====== SOURCE MATERIAL ======

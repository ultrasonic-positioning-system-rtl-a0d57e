// gpio_in: general-purpose input port with an interrupt output.
//
// WIDTH external pins pass through a two-flop synchroniser. A rising edge on a pin sets
// that pin's bit in EDGE. The interrupt `irq` is high while any EDGE bit is set whose
// IER bit is set. Software reads DATA (synchronised pin levels) and EDGE to see which
// pin fired, and clears EDGE bits by writing ones.
// In this design GPIO1 takes the transmitter's send pulse and the two receiver
// pulses, and GPIO2 takes the calibration buttons. The per-pin edge register is this
// design's choice: the original design only says the inputs raise interrupts.
// Bus: cs qualifies req.sel for this slave. Reads are combinational, so rdata is valid
// in the request cycle. Writes take effect at the following clock edge.
// An edge that arrives in the same cycle as the write that clears its bit is kept.
module gpio_in
  import usps_pkg::*;
#(
  parameter int unsigned WIDTH = 3
) (
  input  logic             clk,
  input  logic             rst_n,
  input  logic [WIDTH-1:0] pins,
  input  bus_req_t         req,
  input  logic             cs,
  output logic [31:0]      rdata,
  output logic             irq
);
  logic [WIDTH-1:0] sync1, sync2, prev;
  logic [WIDTH-1:0] edge_q, ier_q;
  logic             wr;

  assign wr = req.sel && cs && req.we;

  always_ff @(posedge clk or negedge rst_n) begin
    if (!rst_n) begin
      sync1  <= '0;
      sync2  <= '0;
      prev   <= '0;
      edge_q <= '0;
      ier_q  <= '0;
    end else begin
      sync1 <= pins;
      sync2 <= sync1;
      prev  <= sync2;
      if (wr && req.addr[7:0] == GPIO_IER) ier_q <= req.wdata[WIDTH-1:0];
      if (wr && req.addr[7:0] == GPIO_EDGE)
        edge_q <= (edge_q & ~req.wdata[WIDTH-1:0]) | (sync2 & ~prev);
      else
        edge_q <= edge_q | (sync2 & ~prev);
    end
  end

  always_comb begin
    rdata = '0;
    unique case (req.addr[7:0])
      GPIO_DATA: rdata[WIDTH-1:0] = sync2;
      GPIO_EDGE: rdata[WIDTH-1:0] = edge_q;
      GPIO_IER:  rdata[WIDTH-1:0] = ier_q;
      default:   rdata = '0;
    endcase
  end

  assign irq = |(edge_q & ier_q);
endmodule
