// tb_gpio_in: checks the GPIO input port with interrupt.
//  - DATA shows the pin levels after the two-flop synchroniser (2-3 clocks late);
//  - a rising edge sets its EDGE bit; a falling edge does not;
//  - irq follows EDGE & IER; writing ones to EDGE clears those bits only;
//  - random pin activity against a model of the edge register.
module tb_gpio_in;
  import usps_pkg::*;
  localparam int W = 3;
  logic clk = 0, rst_n = 0;
  logic [W-1:0] pins = '0;
  bus_req_t req;
  logic cs;
  logic [31:0] rdata;
  logic irq;
  int checks = 0, failures = 0;

  gpio_in #(.WIDTH(W)) dut (.clk, .rst_n, .pins, .req, .cs, .rdata, .irq);

  always #5 clk = ~clk;
  assign cs = 1'b1;

  initial begin
    #2_000_000;
    failures++;
    $display("TB_RESULT checks=%0d failures=%0d", checks, failures);
    $finish;
  end

  task automatic bus_wr(input logic [7:0] a, input logic [31:0] d);
    @(negedge clk);
    req = '{sel: 1'b1, we: 1'b1, addr: {8'h00, a}, wdata: d};
    @(negedge clk);
    req = '0;
  endtask

  task automatic bus_rd(input logic [7:0] a, output logic [31:0] d);
    @(negedge clk);
    req = '{sel: 1'b1, we: 1'b0, addr: {8'h00, a}, wdata: '0};
    #1;
    d = rdata;
    @(negedge clk);
    req = '0;
  endtask

  task automatic expect_eq(input string what, input logic [31:0] got, input logic [31:0] exp);
    checks++;
    if (got !== exp) begin
      failures++;
      $display("%s: got %h exp %h", what, got, exp);
    end
  endtask

  initial begin
    logic [31:0] d;
    logic [W-1:0] model_edge, prev_pins;
    req = '0;
    repeat (2) @(posedge clk);
    rst_n <= 1;
    @(posedge clk);
    bus_rd(GPIO_EDGE, d); expect_eq("edge after reset", d, 0);
    expect_eq("irq after reset", 32'(irq), 0);
    // synchroniser delay: level visible in DATA after 2 edges
    pins <= 3'b010;
    @(posedge clk);
    bus_rd(GPIO_DATA, d); expect_eq("data 1 edge after", d, 0);
    @(posedge clk);
    bus_rd(GPIO_DATA, d); expect_eq("data 3 edges after", d, 3'b010);
    bus_rd(GPIO_EDGE, d); expect_eq("edge set", d, 3'b010);
    expect_eq("irq masked", 32'(irq), 0);
    bus_wr(GPIO_IER, 3'b010);
    @(posedge clk);
    expect_eq("irq enabled", 32'(irq), 1);
    pins <= 3'b000;
    repeat (4) @(posedge clk);
    bus_rd(GPIO_EDGE, d); expect_eq("falling keeps edge", d, 3'b010);
    bus_wr(GPIO_EDGE, 3'b100);
    bus_rd(GPIO_EDGE, d); expect_eq("clear other bit", d, 3'b010);
    bus_wr(GPIO_EDGE, 3'b010);
    bus_rd(GPIO_EDGE, d); expect_eq("cleared", d, 0);
    expect_eq("irq off", 32'(irq), 0);
    // random activity, pins held >= 4 clocks
    bus_wr(GPIO_IER, 3'b111);
    model_edge = 0; prev_pins = 0;
    for (int i = 0; i < 300; i++) begin
      logic [W-1:0] np;
      np = W'($urandom);
      pins <= np;
      model_edge |= np & ~prev_pins;
      prev_pins = np;
      repeat (4) @(posedge clk);
      bus_rd(GPIO_EDGE, d); expect_eq("edge model", d, 32'(model_edge));
      bus_rd(GPIO_DATA, d); expect_eq("data model", d, 32'(np));
      expect_eq("irq model", 32'(irq), 32'(|model_edge));
      if ($urandom_range(0, 1)) begin
        logic [W-1:0] clr;
        clr = W'($urandom);
        bus_wr(GPIO_EDGE, 32'(clr));
        model_edge &= ~clr;
      end
    end
    $display("TB_RESULT checks=%0d failures=%0d", checks, failures);
    $finish;
  end
endmodule
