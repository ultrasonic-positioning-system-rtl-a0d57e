// intc: interrupt controller in front of the processor's single interrupt input.
//
// The processor has one interrupt pin, so the N_IRQ peripheral interrupts are ORed
// onto it. Software reads ISR to learn where an interrupt came from. A rising edge of
// source i sets ISR bit i. The bit stays set until software writes a one to that bit
// of IAR. `irq` is high while MER bit 0 is set and any ISR bit is set whose IER bit
// is set.
// Following the original design: the OR of the sources and the readable origin. This
// design's choice: the edge-latched ISR and the IER/IAR/MER registers. Sources here
// are GPIO1 (measurement pulses) and GPIO2 (buttons).
// Bus: combinational read in the request cycle. Writes act at the next clock edge.
// An edge that arrives while its bit is being acknowledged is kept.
module intc
  import usps_pkg::*;
#(
  parameter int unsigned N_IRQ = 2
) (
  input  logic             clk,
  input  logic             rst_n,
  input  logic [N_IRQ-1:0] irq_in,
  input  bus_req_t         req,
  input  logic             cs,
  output logic [31:0]      rdata,
  output logic             irq
);
  logic [N_IRQ-1:0] prev, isr, ier;
  logic             mer;
  logic [N_IRQ-1:0] rise;
  logic             wr;

  assign wr   = req.sel && cs && req.we;
  assign rise = irq_in & ~prev;

  always_ff @(posedge clk or negedge rst_n) begin
    if (!rst_n) begin
      prev <= '0;
      isr  <= '0;
      ier  <= '0;
      mer  <= 1'b0;
    end else begin
      prev <= irq_in;
      if (wr && req.addr[7:0] == INTC_IAR) isr <= (isr & ~req.wdata[N_IRQ-1:0]) | rise;
      else                                 isr <= isr | rise;
      if (wr && req.addr[7:0] == INTC_IER) ier <= req.wdata[N_IRQ-1:0];
      if (wr && req.addr[7:0] == INTC_MER) mer <= req.wdata[0];
    end
  end

  always_comb begin
    rdata = '0;
    unique case (req.addr[7:0])
      INTC_ISR: rdata[N_IRQ-1:0] = isr;
      INTC_IER: rdata[N_IRQ-1:0] = ier;
      INTC_MER: rdata[0]         = mer;
      default:  rdata = '0;
    endcase
  end

  assign irq = mer && |(isr & ier);
endmodule
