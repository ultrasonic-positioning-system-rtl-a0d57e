// tb_intc: checks the interrupt controller.
//  - a rising edge of a source sets its ISR bit, which stays set after the source
//    falls and until it is acknowledged through IAR;
//  - irq = MER & |(ISR & IER): each of the enables gates it;
//  - a held-high source does not set ISR again after acknowledge (edge, not level);
//  - random sequences against a model.
module tb_intc;
  import usps_pkg::*;
  localparam int N = 2;
  logic clk = 0, rst_n = 0;
  logic [N-1:0] irq_in = '0;
  bus_req_t req;
  logic cs = 1'b1;
  logic [31:0] rdata;
  logic irq;
  int checks = 0, failures = 0;

  intc #(.N_IRQ(N)) dut (.clk, .rst_n, .irq_in, .req, .cs, .rdata, .irq);

  always #5 clk = ~clk;

  initial begin
    #2_000_000;
    failures++;
    $display("TB_RESULT checks=%0d failures=%0d", checks, failures);
    $finish;
  end

  task automatic bus_wr(input logic [7:0] a, input logic [31:0] d);
    @(negedge clk);
    req = '{sel: 1'b1, we: 1'b1, addr: {8'h05, a}, wdata: d};
    @(negedge clk);
    req = '0;
  endtask

  task automatic bus_rd(input logic [7:0] a, output logic [31:0] d);
    @(negedge clk);
    req = '{sel: 1'b1, we: 1'b0, addr: {8'h05, a}, wdata: '0};
    #1;
    d = rdata;
    @(negedge clk);
    req = '0;
  endtask

  task automatic expect_eq(input string what, input logic [31:0] got, input logic [31:0] exp);
    checks++;
    if (got !== exp) begin
      failures++;
      $display("%s: got %h exp %h", what, got, exp);
    end
  endtask

  initial begin
    logic [31:0] d;
    logic [N-1:0] m_isr, m_prev, m_ier;
    logic m_mer;
    req = '0;
    repeat (2) @(posedge clk);
    rst_n <= 1;
    @(posedge clk);
    irq_in <= 2'b01;
    @(posedge clk);
    irq_in <= 2'b00;
    repeat (2) @(posedge clk);
    bus_rd(INTC_ISR, d); expect_eq("isr latched", d, 2'b01);
    expect_eq("irq needs enables", 32'(irq), 0);
    bus_wr(INTC_IER, 2'b01);
    @(posedge clk); expect_eq("irq needs mer", 32'(irq), 0);
    bus_wr(INTC_MER, 1);
    @(posedge clk); expect_eq("irq on", 32'(irq), 1);
    bus_wr(INTC_IAR, 2'b01);
    @(posedge clk); expect_eq("irq off after ack", 32'(irq), 0);
    // held source: one edge only
    irq_in <= 2'b10;
    repeat (2) @(posedge clk);
    bus_rd(INTC_ISR, d); expect_eq("src1 latched", d, 2'b10);
    expect_eq("src1 masked", 32'(irq), 0);
    bus_wr(INTC_IAR, 2'b10);
    repeat (2) @(posedge clk);
    bus_rd(INTC_ISR, d); expect_eq("held level not relatched", d, 0);
    irq_in <= 2'b00;
    @(posedge clk);
    // random
    m_isr = 0; m_prev = 0; m_ier = 2'b01; m_mer = 1;
    for (int i = 0; i < 400; i++) begin
      logic [N-1:0] ns;
      ns = N'($urandom);
      irq_in <= ns;
      @(posedge clk);
      m_isr |= ns & ~m_prev;
      m_prev = ns;
      @(posedge clk);
      bus_rd(INTC_ISR, d); expect_eq("isr model", d, 32'(m_isr));
      expect_eq("irq model", 32'(irq), 32'(m_mer && |(m_isr & m_ier)));
      case ($urandom_range(0, 3))
        0: begin logic [N-1:0] a; a = N'($urandom); bus_wr(INTC_IAR, 32'(a)); m_isr &= ~a; end
        1: begin m_ier = N'($urandom); bus_wr(INTC_IER, 32'(m_ier)); end
        2: begin m_mer = 1'($urandom); bus_wr(INTC_MER, 32'(m_mer)); end
        default: ;
      endcase
      @(posedge clk);
    end
    $display("TB_RESULT checks=%0d failures=%0d", checks, failures);
    $finish;
  end
endmodule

======

• **ASSIGNED TASK**
From the listing above, pick out each line where the word "design" appears.

• **TASK RESULT**
// In this design GPIO1 takes the transmitter's send pulse and the two receiver
// design's choice: the original design only says the inputs raise interrupts.
// Following the original design: the OR of the sources and the readable origin. This
// design's choice: the edge-latched ISR and the IER/IAR/MER registers. Sources here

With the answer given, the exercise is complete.